Recently I came across distribution of quantifiers over $\vee$ and $\wedge$, which gave set theoretic interpretation of them as follows:
$((∀x)G(x)∨ (∀x)H(x))→ (∀x)(F(x)∨ G(x))$
In set theoretic terms, if we have that $(f(G) = D ∨ f(H) = D)$, then we have $(f(G) ∪ f(H)) = D$
$(∃x)(G(x)∧ H(x))→((∃x)G(x)∧ (∃x)H(x))$
In set theoretic terms, if we have that $(f(G) ∩ f(H)) ≥ 1$, then we have $(f(G) ≥ 1 ∧ f(H) ≥ 1)$
Can we say similar for distribution of quantifiers over conditional and biconditional (just to bring in more clarity)?

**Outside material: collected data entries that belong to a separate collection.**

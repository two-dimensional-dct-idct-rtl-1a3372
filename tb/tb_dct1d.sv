// tb_dct1d: random vectors through the 1D unit in forward and inverse mode,
// with the mode changing between consecutive vectors, compared exactly with
// the integer reference. The result must appear one cycle after the vector is
// presented, and each mode must have been used at least once.
module tb_dct1d;
  import dct_ref_pkg::*;
  localparam int N = 8;
  localparam int B = 16;
  localparam int ACC_W = 2 * B + $clog2(N / 2) + 1;

  logic clk = 1'b0, rst_n = 1'b0, inv = 1'b0;
  logic signed [B-1:0]     x [N];
  logic signed [ACC_W-1:0] y [N];
  int checks = 0, failures = 0, n_fwd = 0, n_inv = 0, n_switch = 0;

  always #5 clk = ~clk;

  dct1d #(.N(N), .B(B), .K(4)) dut (.clk(clk), .rst_n(rst_n), .inverse_in(inv), .x_in(x), .y(y));

  initial begin
    vec_t xv, want;
    automatic bit prev_inv = 1'b0;
    for (int i = 0; i < N; i++) x[i] = '0;
    repeat (2) @(posedge clk);
    @(negedge clk);
    rst_n = 1'b1;
    for (int n = 0; n < 600; n++) begin
      // Mode pattern: runs of forward and inverse with single-vector switches.
      inv = (n % 7 == 3) || (n % 11 >= 6) || (n >= 300 && n < 320);
      for (int i = 0; i < MAXN; i++) xv[i] = 0;
      for (int i = 0; i < N; i++) begin
        if (n == 0)      xv[i] = -32768;
        else if (n == 1) xv[i] = 32767;
        else if (n == 2) xv[i] = (i % 2 == 0) ? -32768 : 32767;
        else             xv[i] = rnd(B);
        x[i] = B'(xv[i]);
      end
      want = inv ? inv1d(xv, N, B) : fwd1d(xv, N, B);
      if (inv) n_inv++; else n_fwd++;
      if (n > 0 && inv != prev_inv) n_switch++;
      prev_inv = inv;
      @(posedge clk);
      #1;
      for (int p = 0; p < N; p++) begin
        checks++;
        if (longint'(y[p]) != want[p]) begin
          failures++;
          if (failures < 10) $display("FAIL n=%0d inv=%0d p=%0d y=%0d want=%0d", n, inv, p, y[p], want[p]);
        end
      end
      @(negedge clk);
    end
    checks++;
    if (n_fwd == 0 || n_inv == 0 || n_switch == 0) begin
      failures++;
      $display("FAIL mode coverage fwd=%0d inv=%0d switches=%0d", n_fwd, n_inv, n_switch);
    end
    $display("forward=%0d inverse=%0d mode_switches=%0d", n_fwd, n_inv, n_switch);
    $display("TB_RESULT checks=%0d failures=%0d", checks, failures);
    $finish;
  end

  initial begin
    repeat (5000) @(posedge clk);
    failures++;
    $display("TB_RESULT checks=%0d failures=%0d", checks, failures);
    $finish;
  end
endmodule
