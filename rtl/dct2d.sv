// dct2d: fully parallel N x N 2D DCT/IDCT by row-column decomposition.
//
// Three stages: a 1D DCT unit for the rows, a transposition buffer of
// N^2 + N skewed registers with N N:1 multiplexers, and a second, identical
// 1D DCT unit for the columns. One column of a block enters per cycle and,
// after the initial delay, one row of the transformed block leaves per cycle,
// so a whole N x N transform is completed every N cycles.
//
// Data format (choices of this design). Forward: x_in[i] = X(i, j) is column j
// of the input block, B-bit two's complement integers, presented on N
// consecutive valid cycles j = 0 .. N-1; y_out[q] = Y(p, q) is row p of the
// 2D DCT (orthonormal, including the 2/N E(p)E(q) factor), rows p = 0 .. N-1
// on consecutive valid cycles. Inverse (inverse = 1): x_in carries column q
// of the coefficient block, y_out row i of the reconstructed samples.
// Between the stages the row results are cut to B bits (TRANS_FRAC fraction
// bits, saturated); the column results are cut to B bits with OUT_FRAC
// fraction bits, saturated. Truncation is toward minus infinity.
//
// Control. A counter gives the position of each valid input column inside
// its block; it steers the transposition multiplexers. Valid and mode travel
// with the data through delay registers, so the mode may change from one
// block to the next with no gap (each 1D unit reloads its coefficients as the
// first column or row of the other mode reaches it). Blocks may be separated
// by idle cycles, but the N columns of one block must be contiguous and share
// one mode (checked by assertions).
//
// Timing: inputs are registered on the rising edge of clk, outputs come from
// registers. The first row of a block appears N + 4 cycles after its first
// column was presented: 1 cycle into the row unit, N + 1 cycles through the
// transposition, 1 cycle into the column unit, 1 output register.
module dct2d #(
  parameter int N          = 8,
  parameter int B          = 16,
  parameter int K          = 4,
  parameter int TRANS_FRAC = 2,
  parameter int OUT_FRAC   = 0
) (
  input  logic                clk,
  input  logic                rst_n,
  input  logic                in_valid,
  input  logic                inverse,
  input  logic signed [B-1:0] x_in  [N],
  output logic                out_valid,
  output logic                out_inverse,
  output logic signed [B-1:0] y_out [N]
);

  localparam int ACC_W  = 2 * B + $clog2(N / 2) + 1;
  localparam int CFRAC  = B - 1;                    // coefficient fraction bits
  localparam int SHIFT1 = CFRAC - TRANS_FRAC;       // row result -> buffer word
  localparam int SHIFT2 = CFRAC + TRANS_FRAC - OUT_FRAC;
  localparam int SW     = $clog2(N);
  localparam int TDLY   = N + 1;                    // transposition delay

  // Arithmetic shift right by SH, then saturate to B bits.
  function automatic logic signed [B-1:0] cut(logic signed [ACC_W-1:0] v, int sh);
    logic signed [ACC_W-1:0] t;
    t = v >>> sh;
    if (t > ACC_W'((longint'(1) <<< (B - 1)) - 1))
      return {1'b0, {(B-1){1'b1}}};
    else if (t < -ACC_W'(longint'(1) <<< (B - 1)))
      return {1'b1, {(B-1){1'b0}}};
    else
      return t[B-1:0];
  endfunction

  // ---- block position counter (column index inside the block) ----
  logic [SW-1:0] pos_q;
  logic          blk_inv_q;      // mode of the block being received

  always_ff @(posedge clk or negedge rst_n) begin
    if (!rst_n) begin
      pos_q     <= '0;
      blk_inv_q <= 1'b0;
    end else if (in_valid) begin
      pos_q <= (pos_q == SW'(N - 1)) ? '0 : pos_q + 1'b1;
      if (pos_q == '0) blk_inv_q <= inverse;
    end
  end

  // ---- stage 1: row transform ----
  logic                    v1_q;      // valid of the vector in the row unit
  logic [SW-1:0]           pos1_q;
  logic                    inv1_q;
  logic signed [ACC_W-1:0] row_y [N];
  logic signed [B-1:0]     row_z [N];

  always_ff @(posedge clk or negedge rst_n) begin
    if (!rst_n) begin
      v1_q   <= 1'b0;
      pos1_q <= '0;
      inv1_q <= 1'b0;
    end else begin
      v1_q   <= in_valid;
      pos1_q <= pos_q;
      inv1_q <= inverse;
    end
  end

  dct1d #(.N(N), .B(B), .K(K), .ACC_W(ACC_W)) u_row (
    .clk       (clk),
    .rst_n     (rst_n),
    .inverse_in(inverse),
    .x_in      (x_in),
    .y         (row_y)
  );

  always_comb begin
    for (int p = 0; p < N; p++) row_z[p] = cut(row_y[p], SHIFT1);
  end

  // ---- stage 2: transposition ----
  logic signed [B-1:0] col_z [N];

  transpose_buffer #(.N(N), .B(B)) u_tr (
    .clk   (clk),
    .rst_n (rst_n),
    .z_in  (row_z),
    .pos_in(pos1_q),
    .z_out (col_z)
  );

  // Valid and mode delayed with the data through the transposition.
  logic [TDLY-1:0] vdly_q;
  logic [TDLY-1:0] idly_q;

  always_ff @(posedge clk or negedge rst_n) begin
    if (!rst_n) begin
      vdly_q <= '0;
      idly_q <= '0;
    end else begin
      vdly_q <= {vdly_q[TDLY-2:0], v1_q};
      idly_q <= {idly_q[TDLY-2:0], inv1_q};
    end
  end

  // ---- stage 3: column transform ----
  logic                    v3_q;
  logic                    inv3_q;
  logic signed [ACC_W-1:0] col_y [N];

  always_ff @(posedge clk or negedge rst_n) begin
    if (!rst_n) begin
      v3_q   <= 1'b0;
      inv3_q <= 1'b0;
    end else begin
      v3_q   <= vdly_q[TDLY-1];
      inv3_q <= idly_q[TDLY-1];
    end
  end

  dct1d #(.N(N), .B(B), .K(K), .ACC_W(ACC_W)) u_col (
    .clk       (clk),
    .rst_n     (rst_n),
    .inverse_in(idly_q[TDLY-1]),
    .x_in      (col_z),
    .y         (col_y)
  );

  // ---- output register ----
  always_ff @(posedge clk or negedge rst_n) begin
    if (!rst_n) begin
      out_valid   <= 1'b0;
      out_inverse <= 1'b0;
      for (int q = 0; q < N; q++) y_out[q] <= '0;
    end else begin
      out_valid   <= v3_q;
      out_inverse <= inv3_q;
      for (int q = 0; q < N; q++) y_out[q] <= cut(col_y[q], SHIFT2);
    end
  end

  // ---- input rules ----
  // The columns of a block are contiguous and share one mode.
  a_block_contiguous: assert property (@(posedge clk) disable iff (!rst_n)
    (pos_q != '0) |-> in_valid)
    else $error("dct2d: idle cycle inside a block");
  a_block_one_mode: assert property (@(posedge clk) disable iff (!rst_n)
    (pos_q != '0 && in_valid) |-> (inverse == blk_inv_q))
    else $error("dct2d: mode changed inside a block");

endmodule
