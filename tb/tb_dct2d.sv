// tb_dct2d: end-to-end test of the 2D DCT/IDCT at its default size (8 x 8,
// 16-bit words).
//
// Blocks are streamed one column per cycle and every output row is compared
// bit for bit with an integer model (1D transforms with the rounded
// coefficients, truncation and saturation between and after the passes). On
// top of that:
//  - the first row of every block must leave exactly N+4 cycles after the
//    block's first column entered, and back-to-back blocks must give
//    back-to-back output rows (one transform every N cycles);
//  - small-range forward results are compared with a floating-point DCT, and
//    the hardware's own DCT output is fed back through its IDCT and compared
//    with a floating-point IDCT (within 2) and with the original block
//    (within 8, the truncation bias);
//  - each mechanism must occur at least once: forward and inverse blocks, a
//    mode switch between back-to-back blocks, idle cycles between blocks,
//    saturation of the word entering the transposition. (Saturation at the
//    output is counted too; with the default fraction settings the output
//    cannot overflow, so it is not required.)
module tb_dct2d;
  import dct_ref_pkg::*;
  localparam int N = 8;
  localparam int B = 16;
  localparam int TRANS_FRAC = 2;
  localparam int OUT_FRAC = 0;
  localparam int SH1 = B - 1 - TRANS_FRAC;
  localparam int SH2 = B - 1 + TRANS_FRAC - OUT_FRAC;
  localparam int LAT = N + 4;
  localparam int NBLK = 120;

  logic clk = 1'b0, rst_n = 1'b0, in_valid = 1'b0, inverse = 1'b0;
  logic signed [B-1:0] x_in [N];
  logic out_valid, out_inverse;
  logic signed [B-1:0] y_out [N];

  int checks = 0, failures = 0;
  int n_fwd = 0, n_inv = 0, n_switch = 0, n_gap = 0, n_b2b = 0;
  int n_sat1 = 0, n_sat2 = 0, n_roundtrip = 0, n_float = 0;

  always #5 clk = ~clk;

  dct2d dut (
    .clk(clk), .rst_n(rst_n), .in_valid(in_valid), .inverse(inverse),
    .x_in(x_in), .out_valid(out_valid), .out_inverse(out_inverse), .y_out(y_out));

  // Expected rows, in order.
  longint exp_vals [$];     // N values per expected row
  bit     exp_inv  [$];
  int     exp_cyc  [$];      // cycle at which the row must appear, -1 = any
  longint got_blk [N][N];    // last output block, for the round trip

  int cyc = 0;
  always @(posedge clk) cyc <= cyc + 1;

  // Integer model of one block: in[c][e] is element e of input column c,
  // out[r][e] element e of output row r.
  task automatic model(input longint in [N][N], input bit inv, output longint out [N][N]);
    vec_t v, r;
    longint z [N][N];
    for (int c = 0; c < N; c++) begin
      for (int e = 0; e < MAXN; e++) v[e] = (e < N) ? in[c][e] : 0;
      r = inv ? inv1d(v, N, B) : fwd1d(v, N, B);
      for (int e = 0; e < N; e++) begin
        if (saturates(r[e], SH1, B)) n_sat1++;
        z[e][c] = cut(r[e], SH1, B);       // z[row][column]
      end
    end
    for (int p = 0; p < N; p++) begin
      for (int e = 0; e < MAXN; e++) v[e] = (e < N) ? z[p][e] : 0;
      r = inv ? inv1d(v, N, B) : fwd1d(v, N, B);
      for (int e = 0; e < N; e++) begin
        if (saturates(r[e], SH2, B)) n_sat2++;
        out[p][e] = cut(r[e], SH2, B);
      end
    end
  endtask

  // Send one block; gap = idle cycles before it.
  task automatic send(input longint blk [N][N], input bit inv, input int gap);
    longint out [N][N];
    model(blk, inv, out);
    if (gap > 0) begin
      in_valid = 1'b0;
      for (int k = 0; k < gap; k++) begin
        for (int i = 0; i < N; i++) x_in[i] = B'(rnd(B));
        @(negedge clk);
      end
    end
    for (int p = 0; p < N; p++) begin
      for (int q = 0; q < N; q++) exp_vals.push_back(out[p][q]);
      exp_inv.push_back(inv);
      exp_cyc.push_back(cyc + LAT + p);
    end
    for (int c = 0; c < N; c++) begin
      in_valid = 1'b1;
      inverse  = inv;
      for (int i = 0; i < N; i++) x_in[i] = B'(blk[c][i]);
      @(negedge clk);
    end
    in_valid = 1'b0;
  endtask

  // Output checker.
  int rows_seen = 0;
  always @(posedge clk) begin
    if (rst_n && out_valid) begin
      checks++;
      if (exp_cyc.size() == 0) begin
        failures++;
        $display("FAIL unexpected output row at cycle %0d", cyc);
      end else begin
        longint row [N];
        int     ecyc;
        for (int q = 0; q < N; q++) row[q] = exp_vals.pop_front();
        ecyc = exp_cyc.pop_front();
        if (out_inverse != exp_inv.pop_front()) begin
          failures++;
          $display("FAIL mode flag at cycle %0d", cyc);
        end
        if (cyc != ecyc) begin
          failures++;
          $display("FAIL row at cycle %0d, due at %0d", cyc, ecyc);
        end
        for (int q = 0; q < N; q++) begin
          checks++;
          got_blk[rows_seen % N][q] = longint'(y_out[q]);
          if (longint'(y_out[q]) != row[q]) begin
            failures++;
            if (failures < 10)
              $display("FAIL row %0d q=%0d got %0d want %0d", rows_seen, q, y_out[q], row[q]);
          end
        end
      end
      rows_seen++;
    end
  end

  task automatic wait_drain();
    int guard = 0;
    while (exp_cyc.size() != 0 && guard < 200) begin
      @(negedge clk);
      guard++;
    end
  endtask

  initial begin
    longint blk [N][N];
    longint orig [N][N];
    longint coefs [N][N];
    automatic bit prev_inv = 1'b0;
    automatic bit first = 1'b1;
    for (int i = 0; i < N; i++) x_in[i] = '0;
    repeat (3) @(posedge clk);
    @(negedge clk);
    rst_n = 1'b1;
    @(negedge clk);

    // 1. Random stream: mixed ranges, modes and gaps.
    for (int bk = 0; bk < NBLK; bk++) begin
      bit inv;
      int gap;
      int rng;
      inv = (bk % 6 == 2) || (bk % 6 == 3) || (bk % 13 == 7);
      gap = (bk % 5 == 4) ? 1 + (bk % 3) : 0;
      rng = (bk % 4 == 0) ? B : (bk % 4 == 1) ? 9 : (bk % 4 == 2) ? 12 : 6;
      for (int c = 0; c < N; c++)
        for (int i = 0; i < N; i++) blk[c][i] = rnd(rng);
      if (bk == 10) for (int c = 0; c < N; c++) for (int i = 0; i < N; i++) blk[c][i] = -32768;
      if (bk == 11) for (int c = 0; c < N; c++) for (int i = 0; i < N; i++) blk[c][i] = 32767;
      if (inv) n_inv++; else n_fwd++;
      if (!first) begin
        if (gap > 0) n_gap++;
        else begin
          n_b2b++;
          if (inv != prev_inv) n_switch++;
        end
      end
      first = 1'b0;
      prev_inv = inv;
      send(blk, inv, gap);
    end
    wait_drain();

    // 2. Forward DCT against floating point, then the round trip through
    //    the hardware's own IDCT.
    for (int t = 0; t < 12; t++) begin
      for (int c = 0; c < N; c++)
        for (int i = 0; i < N; i++) begin
          orig[c][i] = rnd(9);
          blk[c][i]  = orig[c][i];
        end
      repeat (3) @(negedge clk);
      send(blk, 1'b0, 0);
      wait_drain();
      repeat (2) @(negedge clk);
      // got_blk[p][q] = Y(p, q). Floating-point check: Y(p,q) =
      // sum_i sum_j X(i,j) a(p,i) a(q,j), with X(i,j) = orig[j][i].
      for (int p = 0; p < N; p++)
        for (int q = 0; q < N; q++) begin
          real acc;
          acc = 0.0;
          for (int i = 0; i < N; i++)
            for (int j = 0; j < N; j++)
              acc += real'(orig[j][i]) *
                     ((p == 0) ? $sqrt(1.0 / N) : $sqrt(2.0 / N)) * $cos(3.14159265358979 * (2 * i + 1) * p / (2.0 * N)) *
                     ((q == 0) ? $sqrt(1.0 / N) : $sqrt(2.0 / N)) * $cos(3.14159265358979 * (2 * j + 1) * q / (2.0 * N));
          checks++;
          n_float++;
          if (acc - real'(got_blk[p][q]) > 2.0 || real'(got_blk[p][q]) - acc > 2.0) begin
            failures++;
            $display("FAIL float Y(%0d,%0d) got %0d want %f", p, q, got_blk[p][q], acc);
          end
        end
      // Feed Y back: inverse input column q carries Y(., q).
      for (int q = 0; q < N; q++)
        for (int p = 0; p < N; p++) coefs[q][p] = got_blk[p][q];
      send(coefs, 1'b1, 0);
      wait_drain();
      repeat (2) @(negedge clk);
      // Inverse output row i is X(i, .), i.e. orig[.][i]. It is compared
      // with a floating-point IDCT of the same coefficients (within 2), and
      // with the original block within 8: every cut rounds toward minus
      // infinity, and the DC basis gathers that bias at X(0,0).
      for (int i = 0; i < N; i++)
        for (int j = 0; j < N; j++) begin
          automatic longint dlt = got_blk[i][j] - orig[j][i];
          automatic real    xf  = 0.0;
          for (int p = 0; p < N; p++)
            for (int q = 0; q < N; q++)
              xf += real'(coefs[q][p]) *
                    ((p == 0) ? $sqrt(1.0 / N) : $sqrt(2.0 / N)) * $cos(3.14159265358979 * (2 * i + 1) * p / (2.0 * N)) *
                    ((q == 0) ? $sqrt(1.0 / N) : $sqrt(2.0 / N)) * $cos(3.14159265358979 * (2 * j + 1) * q / (2.0 * N));
          checks += 2;
          n_roundtrip++;
          if (xf - real'(got_blk[i][j]) > 2.0 || real'(got_blk[i][j]) - xf > 2.0) begin
            failures++;
            $display("FAIL float IDCT X(%0d,%0d) got %0d want %f", i, j, got_blk[i][j], xf);
          end
          if (dlt > 8 || dlt < -8) begin
            failures++;
            $display("FAIL round trip X(%0d,%0d) got %0d want %0d", i, j, got_blk[i][j], orig[j][i]);
          end
        end
    end

    checks++;
    if (exp_cyc.size() != 0) begin failures++; $display("FAIL %0d rows never came", exp_cyc.size()); end
    $display("forward=%0d inverse=%0d mode_switch_back_to_back=%0d idle_gaps=%0d back_to_back=%0d",
             n_fwd, n_inv, n_switch, n_gap, n_b2b);
    $display("saturations: transposition=%0d output=%0d float_checks=%0d roundtrip_checks=%0d",
             n_sat1, n_sat2, n_float, n_roundtrip);
    checks++;
    if (n_fwd == 0 || n_inv == 0 || n_switch == 0 || n_gap == 0 || n_b2b == 0 ||
        n_sat1 == 0) begin
      failures++;
      $display("FAIL a mechanism never happened");
    end
    $display("TB_RESULT checks=%0d failures=%0d", checks, failures);
    $finish;
  end

  initial begin
    repeat (20000) @(posedge clk);
    failures++;
    $display("TB_RESULT checks=%0d failures=%0d", checks, failures);
    $finish;
  end
endmodule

Formulas (1) and (4) are valid, i.e. they are true in every first-order $\mathcal{L}$-structure.
Formulas (2) and (3) are not valid, i.e. there exists a $\mathcal{L}$-structure in which they are not true. For instance, take the $\mathcal{L}$-structure $\mathcal{N}$ whose domain is $\mathbb{N}$ and whose interpretation of $P$ is $2\mathbb{N}$ (the set of even natural numbers), and whose interpretation of $Q$ is $\mathbb{N} \smallsetminus 2\mathbb{N}$ (the set of odd natural numbers). You have that the formula $\forall xP(x) \Rightarrow \forall x Q(x)$ is vacuously true in $\mathcal{N}$ (it claims that "if every natural number is even then every natural number is odd"), but the formula $\forall x(P(x) \Rightarrow Q(x))$ is false in $\mathcal{N}$ (it claims that "for every natural number, if it is even then it is odd"), therefore your formula (2) is false in $\mathcal{N}$. Similarly for the formula (3), since $A \Leftrightarrow B$ is equivalent to $(A \Rightarrow B) \land (B \Rightarrow A)$.
In general, when one talks about distributivity of something over something else (for instance, distributivity of $\land$ over $\lor$), one means that two formulas are logically equivalent. With this meaning, the answer to your question "Does the universal quantifier distribute over conditional or biconditional?" is negative since the formula $\forall xP(x) \Rightarrow \forall x Q(x)$ is not logically equivalent to the formula $\forall x(P(x) \Rightarrow Q(x))$ (your formula (1) is valid, but your formula (2) is not valid), and similarly the formula $\forall xP(x) \Leftrightarrow \forall x Q(x)$ is not logically equivalent to formula $\forall x(P(x) \Leftrightarrow Q(x))$ (your formula (4) is valid, but your formula (3) is not valid).